Cat Urbigkit: Government in Sunshine — Your Right to Know

Columnist Cat Urbigkit writes: "This is Sunshine Week, a week in which news organizations across the country highlight the importance of government transparency and celebrate the publics right to know the workings of its government a critical principle in democracy."

Cat Urbigkit

March 15, 20228 min read

Cat Urbigkit

“A popular government, without popular information, or the mean of acquiring it, is but a prologue to a farce or a tragedy; or perhaps both. Knowledge will forever govern ignorance; and a people who mean to be their own governors must arm themselves with the power which knowledge gives.”—James Madison, 1822.

This is Sunshine Week, a week in which news organizations across the country highlight the importance of government transparency and celebrate the public’s right to know the workings of its government – a critical principle in democracy. The date of this celebration is no coincidence since Sunshine Week marks the week of Madison’s birth 271 years ago.

Your right to know is enshrined in federal and state “government in sunshine” laws that provide mechanisms to ensure that government is open, transparent, and accountable to its citizens. Sunshine laws provide for public oversight of governmental functions through provisions that provide for public attendance at governmental meetings as well as access to governmental records. These laws mandate that the public’s business is discussed and decided in public view. Here’s a quick guide to the primary federal and sunshine laws that apply in Wyoming.

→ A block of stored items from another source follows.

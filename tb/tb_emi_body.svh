// Shared body of the EMI testbenches (tb_emi: the decoder's DDR x32 burst-2
// configuration; tb_emi_cfg: SDR x16 burst-4).  The including module imports
// emi_pkg, sets DQ_W, DDR, BL and CL, and has the watchdog; the timing
// parameters stay at their defaults.  The checks are described in tb_emi.sv.

  localparam int unsigned RATE = DDR ? 2 : 1;
  localparam int unsigned T_RCD = 3, T_RP = 3, T_RAS = 7;
  localparam int unsigned ROW_W = 12, COL_W = 9;

  logic clk = 0, rst_n = 1;
  always #5 clk = ~clk;

  apc_method_e apc;
  logic cmd_valid = 0, cmd_ready, cmd_rw = 0;
  logic [1:0] cmd_bank = 0;
  logic [ROW_W-1:0] cmd_row = 0;
  logic [COL_W-1:0] cmd_col = 0;
  logic wdata_valid = 0, wdata_ready;
  logic [DQ_W-1:0] wdata = 0;
  logic rdata_valid, rdata_ready = 0;
  logic [DQ_W-1:0] rdata;
  logic cke, cs_n, ras_n, cas_n, we_n, dq_oe;
  logic [1:0] ba;
  logic [11:0] a;
  logic [RATE*DQ_W-1:0] dq_to_dram, dq_from_dram;
  logic init_done, in_pd, ev_stall_rd, ev_stall_wr, ev_sched, ev_refresh, ev_sv, rd_ovf;
  access_status_e ev_status;

  emi #(.DQ_W(DQ_W), .DDR(DDR), .BL(BL), .CL(CL),
        .T_POWERUP(20), .T_REFI(400), .PD_IDLE(16)) dut (
    .clk, .rst_n, .apc_method(apc),
    .cmd_valid, .cmd_ready, .cmd_rw, .cmd_bank, .cmd_row, .cmd_col,
    .wdata_valid, .wdata_ready, .wdata, .rdata_valid, .rdata_ready, .rdata,
    .dram_cke(cke), .dram_cs_n(cs_n), .dram_ras_n(ras_n), .dram_cas_n(cas_n),
    .dram_we_n(we_n), .dram_ba(ba), .dram_a(a), .dram_dq_out(dq_to_dram),
    .dram_dq_oe(dq_oe), .dram_dq_in(dq_from_dram),
    .init_done, .in_power_down(in_pd), .ev_stall_rd, .ev_stall_wr, .ev_sched,
    .ev_refresh, .ev_status_valid(ev_sv), .ev_status, .rd_overflow(rd_ovf)
  );

  mddr_model #(.DQ_W(DQ_W), .RATE(RATE), .BL(BL), .CL(CL), .NAME("mddr")) u_dram (
    .clk, .cke, .cs_n, .ras_n, .cas_n, .we_n, .ba, .a,
    .dq_in(dq_to_dram), .dq_oe, .dq_out(dq_from_dram)
  );

  int checks = 0, failures = 0;
  longint cycle = 0;
  always @(posedge clk) cycle++;

  // event counters
  int n_stall_rd = 0, n_stall_wr = 0, n_sched = 0, n_ref = 0, n_pd = 0;
  int n_hit = 0, n_miss = 0, n_bmiss = 0;
  always @(posedge clk) begin
    n_stall_rd += int'(ev_stall_rd);
    n_stall_wr += int'(ev_stall_wr);
    n_sched    += int'(ev_sched);
    n_ref      += int'(ev_refresh);
    if (in_pd) n_pd++;
    if (ev_sv) case (ev_status)
      ST_ROW_HIT:  n_hit++;
      ST_ROW_MISS: n_miss++;
      default:     n_bmiss++;
    endcase
  end

  task automatic check(input bit ok, input string msg);
    checks++;
    if (!ok) begin
      failures++;
      if (failures <= 20) $display("FAIL: %s", msg);
    end
  endtask

  // reference memory and expected read data
  logic [DQ_W-1:0] ref_mem [longint unsigned];
  logic [DQ_W-1:0] exp_q [$];
  logic [DQ_W-1:0] wq [$];
  int rd_ready_pct = 100;
  int wr_gap_pct = 0;
  bit wr_hold = 0;              // holds the write data back

  function automatic longint unsigned ad(int b, int r, int c);
    return (longint'(b) << (ROW_W + COL_W)) | (longint'(r) << COL_W) | longint'(c);
  endfunction

  // push one burst command; write data is queued for the write driver
  task automatic push_cmd(input bit rw, input int b, input int r, input int c);
    c = c & ~(BL - 1);
    if (rw) begin
      for (int i = 0; i < BL; i++) begin
        logic [DQ_W-1:0] d;
        d = $urandom;
        ref_mem[ad(b, r, c + i)] = d;
        wq.push_back(d);
      end
    end else begin
      for (int i = 0; i < BL; i++)
        exp_q.push_back(ref_mem.exists(ad(b, r, c + i)) ? ref_mem[ad(b, r, c + i)] : '0);
    end
    @(negedge clk);
    cmd_valid = 1; cmd_rw = rw; cmd_bank = 2'(b); cmd_row = ROW_W'(r); cmd_col = COL_W'(c);
    do @(posedge clk); while (!cmd_ready);
    @(negedge clk);
    cmd_valid = 0;
  endtask

  // write data driver
  initial begin
    forever begin
      @(negedge clk);
      if (wdata_valid && wdata_ready_q) void'(wq.pop_front());
      wdata_valid = !wr_hold && (wq.size() > 0) && ($urandom_range(99) >= wr_gap_pct);
      wdata = (wq.size() > 0) ? wq[0] : '0;
    end
  end
  logic wdata_ready_q;
  always @(posedge clk) wdata_ready_q <= wdata_ready;

  // read data checker
  always @(posedge clk) begin
    if (rdata_valid && rdata_ready) begin
      if (exp_q.size() == 0) check(0, "unexpected read data");
      else begin
        logic [DQ_W-1:0] e;
        e = exp_q.pop_front();
        check(rdata === e, $sformatf("read data %h expected %h", rdata, e));
      end
    end
  end
  always @(negedge clk) rdata_ready = ($urandom_range(99) < rd_ready_pct);

  task automatic drain();
    int guard = 0;
    while ((exp_q.size() != 0 || wq.size() != 0) && guard < 20000) begin
      @(posedge clk); guard++;
    end
    check(guard < 20000, "traffic did not drain");
  endtask

  // latency of one read from push to first data word
  task automatic read_latency(input int b, input int r, input int c, output int lat);
    longint t0;
    push_cmd(0, b, r, c);
    t0 = cycle;
    // push_cmd returns at the negedge after the accepting edge
    while (!(rdata_valid && rdata_ready)) @(posedge clk);
    lat = int'(cycle - t0);
    repeat (2) @(posedge clk);
  endtask

  // command trace on the pins: ACT and WRITE to bank 3, for the block write
  longint t_act3 = -1;
  longint t_wr3 [$];
  always @(posedge clk)
    if (cke && !cs_n && ba == 2'd3) begin
      if ({ras_n, cas_n, we_n} == 3'b011) t_act3 = cycle;
      if ({ras_n, cas_n, we_n} == 3'b100) t_wr3.push_back(cycle);
    end


  initial begin
    int lat;
    #1 rst_n = 0;      // a reset edge before the first clock
    apc = APC_ROW_OPEN;
    repeat (3) @(posedge clk);
    rst_n = 1;
    wait (init_done);
    repeat (3) @(posedge clk);
    check(u_dram.n_ref == 2 && u_dram.n_lmr == 2 && u_dram.n_pre == 1,
          $sformatf("init sequence ref=%0d lmr=%0d pre=%0d", u_dram.n_ref, u_dram.n_lmr, u_dram.n_pre));
    check(u_dram.mr[6:4] == 3'(CL) && u_dram.mr[2:0] == 3'($clog2(BL)), "mode register value");
    repeat (5) @(posedge clk);

    // ---- latency (row-open method, idle EMI)
    // bank miss: FIFO 1 + ACT->READ tRCD + pin register 1 + CL + capture 1
    //            counted from the clock after the accepting edge: T_RCD + CL + 2
    read_latency(1, 5, 0, lat);
    check(lat == T_RCD + CL + 2, $sformatf("bank-miss latency %0d, expected %0d", lat, T_RCD + CL + 2));
    // row hit: CL + 2
    read_latency(1, 5, 8, lat);
    check(lat == CL + 2, $sformatf("row-hit latency %0d, expected %0d", lat, CL + 2));
    // row miss: PRE, tRP, ACT, tRCD, READ: T_RP + T_RCD + CL + 2 (tRAS already met)
    repeat (10) @(posedge clk);
    read_latency(1, 6, 0, lat);
    check(lat == T_RP + T_RCD + CL + 2, $sformatf("row-miss latency %0d, expected %0d", lat, T_RP + T_RCD + CL + 2));

    // ---- a block of four bursts written into an idle bank, with its data
    // already in the write-data FIFO (for DDR x32, burst 2: an 8x4-byte
    // block).  ACT, tRCD - 1 NOPs, then four WRITEs one burst apart: ACT,
    // NOP, NOP, WRITE x4 and the data in the clocks after, 8 clocks in all.
    begin
      int ref0;
      for (int i = 0; i < 4; i++)
        for (int k = 0; k < BL; k++) begin
          logic [DQ_W-1:0] d;
          d = $urandom;
          ref_mem[ad(3, 7, i * BL + k)] = d;
          wq.push_back(d);
        end
      repeat (4 * BL + 4) @(posedge clk);
      ref0 = n_ref;
      @(negedge clk);
      cmd_valid = 1; cmd_rw = 1; cmd_bank = 2'd3; cmd_row = ROW_W'(7);
      for (int i = 0; i < 4; i++) begin
        cmd_col = COL_W'(i * BL);
        do @(posedge clk); while (!cmd_ready);
        @(negedge clk);
      end
      cmd_valid = 0;
      drain();
      repeat (40) @(posedge clk);        // the last WRITEs go after the data left the queue
      if (t_wr3.size() == 4)
        $display("block write: ACT at %0d, WRITEs at +%0d +%0d +%0d +%0d", t_act3,
                 t_wr3[0] - t_act3, t_wr3[1] - t_act3, t_wr3[2] - t_act3, t_wr3[3] - t_act3);
      if (n_ref == ref0) begin
        check(t_wr3.size() == 4, $sformatf("block write: %0d WRITEs seen", t_wr3.size()));
        if (t_wr3.size() == 4) begin
          check(t_wr3[0] == t_act3 + T_RCD, $sformatf("block write: first WRITE %0d clocks after ACT", t_wr3[0] - t_act3));
          for (int i = 1; i < 4; i++)
            check(t_wr3[i] == t_wr3[i - 1] + BL / RATE, "block write: WRITEs not one burst apart");
          // ACT to the last data beat, counting both ends: the document's 8 clocks for DDR x32 burst 2
          if (DDR && BL == 2)
            check(t_wr3[3] + 1 - t_act3 + 1 == 8, $sformatf("block write took %0d clocks", t_wr3[3] + 2 - t_act3));
        end
      end
      t_wr3.delete();
    end

    // ---- a WRITE whose data come late: the FSM must wait (write-FIFO stall)
    begin
      int st0;
      st0 = n_stall_wr;
      wr_hold = 1;
      push_cmd(1, 2, 3, 0);
      repeat (12) @(posedge clk);
      wr_hold = 0;
      drain();
      repeat (20) @(posedge clk);
      check(n_stall_wr > st0, "a WRITE without its data did not stall");
    end

    // ---- random traffic under each auto-precharge method
    for (int m = 0; m < 4; m++) begin
      int a0, a1;
      apc = apc_method_e'(m);
      a0 = u_dram.n_rw_ap;
      rd_ready_pct = (m % 2) ? 25 : 100;
      wr_gap_pct   = (m % 2) ? 0 : 60;
      for (int i = 0; i < 300; i++) begin
        int b, r, c;
        b = $urandom_range(3);
        r = $urandom_range(2);
        c = $urandom_range(63);
        push_cmd($urandom_range(1), b, r, c);
      end
      // a read stream to fill the read-data FIFO
      for (int i = 0; i < 40; i++) push_cmd(0, 0, 1, i * 2);
      drain();
      a1 = u_dram.n_rw_ap;
      if (m == int'(APC_ROW_OPEN)) check(a1 == a0, "row-open method used auto-precharge");
      else check(a1 > a0, $sformatf("method %0d never used auto-precharge", m));
      rd_ready_pct = 100;
    end

    // ---- power down and wake-up
    repeat (40) @(posedge clk);
    check(n_pd > 0, "power down never entered");
    push_cmd(1, 2, 9, 4);
    push_cmd(0, 2, 9, 4);
    drain();

    repeat (20) @(posedge clk);
    check(exp_q.size() == 0, "read data missing");
    check(u_dram.errors == 0, $sformatf("DRAM model reported %0d violations", u_dram.errors));
    check(!rd_ovf, "read-data FIFO overflow");
    check(n_stall_rd > 0, "read-FIFO stall never happened");
    check(n_stall_wr > 0, "write-FIFO stall never happened");
    check(n_sched > 0, "schedule block never issued a command");
    check(n_ref > 0, "refresh never happened");
    check(n_hit > 0 && n_miss > 0 && n_bmiss > 0, "not all access statuses seen");
    $display("tb_emi: hit=%0d miss=%0d bankmiss=%0d stall_rd=%0d stall_wr=%0d sched=%0d ref=%0d pd_cycles=%0d act=%0d pre=%0d",
             n_hit, n_miss, n_bmiss, n_stall_rd, n_stall_wr, n_sched, n_ref, n_pd, u_dram.n_act, u_dram.n_pre);
    $display("TB_RESULT checks=%0d failures=%0d", checks, failures);
    $finish;
  end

The Freedom of Information Act (FOIA), first enacted in 1966, applies to federal agencies and establishes a legal right of access to government records, provides a presumption of disclosure, and requires records to be released to any member of the public, unless one of the FOIA’s nine exemptions applies.

FOIA provides that when processing requests, agencies should withhold information only if they reasonably foresee that disclosure would harm an interest protected by an exemption, or if disclosure is prohibited by law. Agencies should also consider whether partial disclosure of information is possible whenever they determine that full disclosure is not possible and they should take reasonable steps to segregate and release nonexempt information.

“At its core, the FOIA fosters public trust: trust that those who are charged with faithfully executing the laws are in fact doing so with integrity and in the public’s interest,” said Associate Attorney General Vanita Gupta of the U.S. Justice Department in remarks earlier this week.

To learn more about FOIA, how to file a FOIA request for records, and to review recently released documents, visit

FOIA Reading Rooms

Many federal government agencies and departments have online FOIA reading rooms where certain records of public interest are already posted. For example, the Department of the Interior has a variety of FOIA libraries and reading rooms, which can be accessed here. And here’s the BLM FOIA Reading Room.

The Federal Bureau of Investigation has a FOIA reading room, appropriately called The Vault.

You can even file a request to see if the FBI has a record about you. It’s a little more complicated, and involves the Privacy Act, but the option exists.

The Central Intelligence Agency FOIA reading room offers a fascinating record of declassified intelligence information – everything from the collapse of communism in Eastern Europe to the animal used in spycraft.

Federal Sunshine

The federal Government in the Sunshine Act, passed by Congress in 1976, declared it to be the policy of Congress that federal agency proceedings be open to the public except in limited circumstances, and required that agencies provide public notice of meetings.

The act applies only to federal agencies headed by collegial bodies (boards, councils, and commissions) whose members are presidentially appointed and to any subdivision of such an agency authorized to act on its behalf. Passage of this act at the federal level gave rise to similar laws at the state level across the country.

Wyoming’s Open Meetings

The Wyoming Open Meetings law (16-4-401) declares, “The agencies of Wyoming exist to conduct public business. Certain deliberations and actions shall be taken openly as provided in this act.”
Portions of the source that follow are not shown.